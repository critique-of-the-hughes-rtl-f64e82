// tb_ku_bitsync_top: end-to-end test of the closed synchronizer loop.
//
// A 50 Mbit/s random NRZ stream with 25% asymmetry ("ones" wider) is sent
// with a received clock whose phase relative to the data is set by the
// testbench. The run has four phases:
//   1. data lagging the zero-bias Q-clock by LAG_DEG: the loop must retard
//      (count up) until the Q-clock edge sits on the data leading edge;
//   2. data jumped earlier by JUMP_DEG: the loop must advance (count down);
//   3. received clock moved outside the VCO pull range: the false lock
//      detector must report false lock and hold the DAC at zero bias;
//   4. received clock restored: true lock must be reported again.
// Checks: direction and size of the correction, the residual phase of the
// data edges against the Q-clock, recovered data against the sent bits, the
// minimum spacing of two counter updates (two 1 kHz periods), lock and false
// lock. Each mechanism (advance, retard, update hold-off, false lock, zero
// bias preset, true lock) is counted and must occur. The counter is shrunk to
// DAC_BITS bits and the 1 kHz clock sped up to TICK_NS so the run is short;
// the DAC still spans the same +/-90 degrees.
module tb_ku_bitsync_top;
  timeunit 1ns; timeprecision 1ps;

  localparam int unsigned DAC_BITS = 5;
  localparam real TB_NS    = 20.0;      // bit period, 50 Mbit/s
  localparam real ASY      = 0.25;      // asymmetry, ones wider
  localparam real TICK_NS  = 20000.0;   // stand-in for the 1 ms clock
  localparam real LAG_DEG  = 60.0;
  localparam real JUMP_DEG = 100.0;
  localparam real STEP_DEG = 90.0 / real'(1 << (DAC_BITS - 1));
  localparam int  MID      = 1 << (DAC_BITS - 1);

  logic rst_n, rx_clk, rx_data, tick_clk;
  logic x2_clk, i_clk, q_clk, data_out, lock, false_lock;
  logic [DAC_BITS-1:0] dac_code;

  ku_bitsync_top #(.DAC_BITS (DAC_BITS)) dut (
    .rst_n (rst_n), .rx_clk (rx_clk), .rx_data (rx_data), .tick_clk (tick_clk),
    .x2_clk (x2_clk), .i_clk (i_clk), .q_clk (q_clk), .data_out (data_out),
    .dac_code (dac_code), .lock (lock), .false_lock (false_lock)
  );

  int checks = 0, failures = 0;
  int n_adv = 0, n_ret = 0, n_holdoff = 0, n_false = 0, n_preset = 0, n_true = 0;

  task automatic check(bit ok, string what);
    checks++;
    if (!ok) begin
      failures++;
      $display("FAIL %s (t=%0t)", what, $time);
    end
  endtask

  // ---------------- stimulus: received clock ----------------
  real rx_period = TB_NS;
  initial begin
    rx_clk = 1'b0;
    forever begin
      #(rx_period / 2.0) rx_clk = 1'b1;
      #(rx_period / 2.0) rx_clk = 1'b0;
    end
  end

  // ---------------- stimulus: 1 kHz clock (sped up) ----------------
  initial begin
    tick_clk = 1'b0;
    #(TICK_NS * 0.37);
    forever begin
      #(TICK_NS / 2.0) tick_clk = 1'b1;
      #(TICK_NS / 2.0) tick_clk = 1'b0;
    end
  end

  // ---------------- stimulus: data ----------------
  // Bit boundaries sit at received-clock rising edge + data_ofs. A rising
  // edge falls on the boundary; a falling edge is ASY bit late (ones wider).
  real data_ofs;           // ns after the received-clock edge
  real ofs_pending;
  bit  cur_bit, prev_bit;
  real t_rise;
  bit  rise_evt;
  initial begin
    rx_data  = 1'b0;
    cur_bit  = 1'b0;
    prev_bit = 1'b0;
    rise_evt = 1'b0;
    // Q-clock rising edges sit TB_NS/2 after the received clock at zero bias.
    data_ofs    = TB_NS / 2.0 + LAG_DEG / 360.0 * TB_NS;
    ofs_pending = data_ofs;
    @(posedge rx_clk);
    #(data_ofs - TB_NS / 2.0);
    forever begin
      // Here: half a bit before the next boundary.
      prev_bit = cur_bit;
      if (prev_bit == 1'b1) begin
        // the one may stretch past the boundary by ASY bit
        #(TB_NS / 2.0);
        cur_bit = 1'($urandom_range(0, 1));
        if (cur_bit == 1'b0) begin
          #(ASY * TB_NS) rx_data = 1'b0;
          #(TB_NS / 2.0 - ASY * TB_NS);
        end else begin
          #(TB_NS / 2.0);
        end
      end else begin
        #(TB_NS / 2.0);
        cur_bit = 1'($urandom_range(0, 1));
        if (cur_bit) begin
          rx_data = 1'b1;
          t_rise  = $realtime;
          rise_evt = ~rise_evt;
        end
        #(TB_NS / 2.0);
      end
      // apply a phase jump only between bits
      if (ofs_pending != data_ofs) begin
        #(ofs_pending - data_ofs + (ofs_pending < data_ofs ? TB_NS : 0.0));
        data_ofs = ofs_pending;
      end
    end
  end

  // ---------------- monitors ----------------
  real t_q;
  always @(posedge q_clk) t_q = $realtime;

  // Phase of each data leading edge after the last Q-clock edge, in degrees
  // in (-180, 180]: positive = data late.
  real ph_acc;
  int  ph_n;
  bit  ph_on = 1'b0;
  always @(rise_evt) begin
    real d;
    d = t_rise - t_q;
    while (d > TB_NS / 2.0) d -= TB_NS;
    while (d <= -TB_NS / 2.0) d += TB_NS;
    if (ph_on) begin
      ph_acc += d / TB_NS * 360.0;
      ph_n++;
    end
  end

  // Recovered data: the bit sent at the I-clock edge must appear on
  // data_out after the next Q-clock edge.
  bit data_on = 1'b0;
  bit exp_q[$];
  int data_checked = 0, data_bad = 0;
  always @(posedge i_clk) if (data_on) exp_q.push_back(cur_bit);
  always @(posedge q_clk) begin
    #0.1;
    if (data_on && exp_q.size() > 0) begin
      bit e;
      e = exp_q.pop_front();
      data_checked++;
      if (data_out !== e) data_bad++;
    end
  end
  always @(negedge data_on) exp_q.delete();

  // Counter updates: direction, hold-off of two 1 kHz periods.
  int  last_upd_tick = -10, tick_n = 0;
  logic [DAC_BITS-1:0] prev_code;
  bit  preset_due;
  // The counter's synchronized false-lock flag, sampled mid-period, tells
  // whether the next 1 kHz edge is a zero-bias preset.
  always @(negedge tick_clk) preset_due = dut.u_core.u_cnt.fl_sync[1];
  always @(posedge tick_clk) begin
    tick_n++;
    #1;
    if (rst_n && dac_code != prev_code) begin
      if (preset_due) n_preset++;
      else begin
        if (dac_code > prev_code) n_ret++; else n_adv++;
        check(tick_n - last_upd_tick >= 2, "counter updates at most every second 1 kHz edge");
        if (tick_n - last_upd_tick == 2) n_holdoff++;
        last_upd_tick = tick_n;
      end
    end
    prev_code = dac_code;
  end

  always @(posedge dut.u_core.fl_decide) begin
    if (false_lock) n_false++;
    else            n_true++;
  end

  function automatic real fabs(real v);
    return (v < 0.0) ? -v : v;
  endfunction

  task automatic wait_ticks(int n);
    repeat (n) @(posedge tick_clk);
  endtask

  task automatic measure_phase(int n_ticks, output real mean_deg);
    ph_acc = 0.0; ph_n = 0; ph_on = 1'b1;
    wait_ticks(n_ticks);
    ph_on = 1'b0;
    mean_deg = (ph_n > 0) ? ph_acc / ph_n : 999.0;
  endtask

  initial begin
    #(TICK_NS * 400);
    failures++;
    $display("FAIL watchdog");
    $display("TB_RESULT checks=%0d failures=%0d", checks, failures);
    $finish;
  end

  initial begin
    real ph;
    int  code_a;
    rst_n = 1'b1;  // give the asynchronous reset an edge
    #1 rst_n = 1'b0;
    prev_code = '0;
    #200 rst_n = 1'b1;

    // Phase 1: data lags by LAG_DEG; expect a retard correction.
    wait_ticks(2 * (int'(LAG_DEG / STEP_DEG) + 1) + 10);
    code_a = int'(dac_code);
    $display("phase 1: code %0d (mid %0d), expected about %0.1f", code_a, MID, MID + LAG_DEG / STEP_DEG);
    check(code_a > MID, "retard raises the code");
    check(fabs(real'(code_a - MID) - LAG_DEG / STEP_DEG) <= 2.0, "retard correction size");
    measure_phase(6, ph);
    $display("phase 1: residual phase %0.1f deg (step %0.2f)", ph, STEP_DEG);
    check(fabs(ph) <= 1.5 * STEP_DEG, "Q-clock on data leading edge after retard");
    check(lock && !false_lock, "true lock in phase 1");

    data_on = 1'b1;
    wait_ticks(4);
    data_on = 1'b0;
    $display("data: %0d bits checked, %0d wrong", data_checked, data_bad);
    check(data_checked > 1000, "enough recovered bits compared");
    check(data_bad == 0, "recovered data matches sent data");

    // Phase 2: data jumps earlier by JUMP_DEG; expect an advance correction.
    ofs_pending = data_ofs - JUMP_DEG / 360.0 * TB_NS;
    wait_ticks(2 * (int'(JUMP_DEG / STEP_DEG) + 1) + 10);
    $display("phase 2: code %0d, expected about %0.1f", dac_code, code_a - JUMP_DEG / STEP_DEG);
    check(int'(dac_code) < code_a, "advance lowers the code");
    check(fabs(real'(code_a - int'(dac_code)) - JUMP_DEG / STEP_DEG) <= 2.0, "advance correction size");
    measure_phase(6, ph);
    $display("phase 2: residual phase %0.1f deg", ph);
    check(fabs(ph) <= 1.5 * STEP_DEG, "Q-clock on data leading edge after advance");
    data_on = 1'b1;
    wait_ticks(4);
    data_on = 1'b0;
    check(data_bad == 0, "recovered data matches sent data after advance");

    // Phase 3: received clock far outside the VCO pull range.
    rx_period = TB_NS * 1.25;
    wait_ticks(6);
    check(false_lock && !lock, "false lock detected");
    check(int'(dac_code) == MID, "DAC at zero bias in false lock");

    // Phase 4: received clock restored.
    rx_period = TB_NS;
    wait_ticks(4);
    check(lock && !false_lock, "true lock regained");

    $display("mechanisms: advance=%0d retard=%0d holdoff=%0d false_lock=%0d preset=%0d true_lock=%0d",
             n_adv, n_ret, n_holdoff, n_false, n_preset, n_true);
    check(n_adv > 0, "advance updates happened");
    check(n_ret > 0, "retard updates happened");
    check(n_holdoff > 0, "update hold-off happened");
    check(n_false > 0, "false lock decisions happened");
    check(n_preset > 0, "zero-bias preset happened");
    check(n_true > 0, "true lock decisions happened");
    $display("TB_RESULT checks=%0d failures=%0d", checks, failures);
    $finish;
  end
endmodule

☆ ☆ ☆ ☆

### The problem:
Your answer must consist solely of the lines above between the line holding "task automatic wait_ticks(int n);" and the line holding "a retard correction.", inclusive, copied exactly.

### Answer:
  task automatic wait_ticks(int n);
    repeat (n) @(posedge tick_clk);
  endtask

  task automatic measure_phase(int n_ticks, output real mean_deg);
    ph_acc = 0.0; ph_n = 0; ph_on = 1'b1;
    wait_ticks(n_ticks);
    ph_on = 1'b0;
    mean_deg = (ph_n > 0) ? ph_acc / ph_n : 999.0;
  endtask

  initial begin
    #(TICK_NS * 400);
    failures++;
    $display("FAIL watchdog");
    $display("TB_RESULT checks=%0d failures=%0d", checks, failures);
    $finish;
  end

  initial begin
    real ph;
    int  code_a;
    rst_n = 1'b1;  // give the asynchronous reset an edge
    #1 rst_n = 1'b0;
    prev_code = '0;
    #200 rst_n = 1'b1;

    // Phase 1: data lags by LAG_DEG; expect a retard correction.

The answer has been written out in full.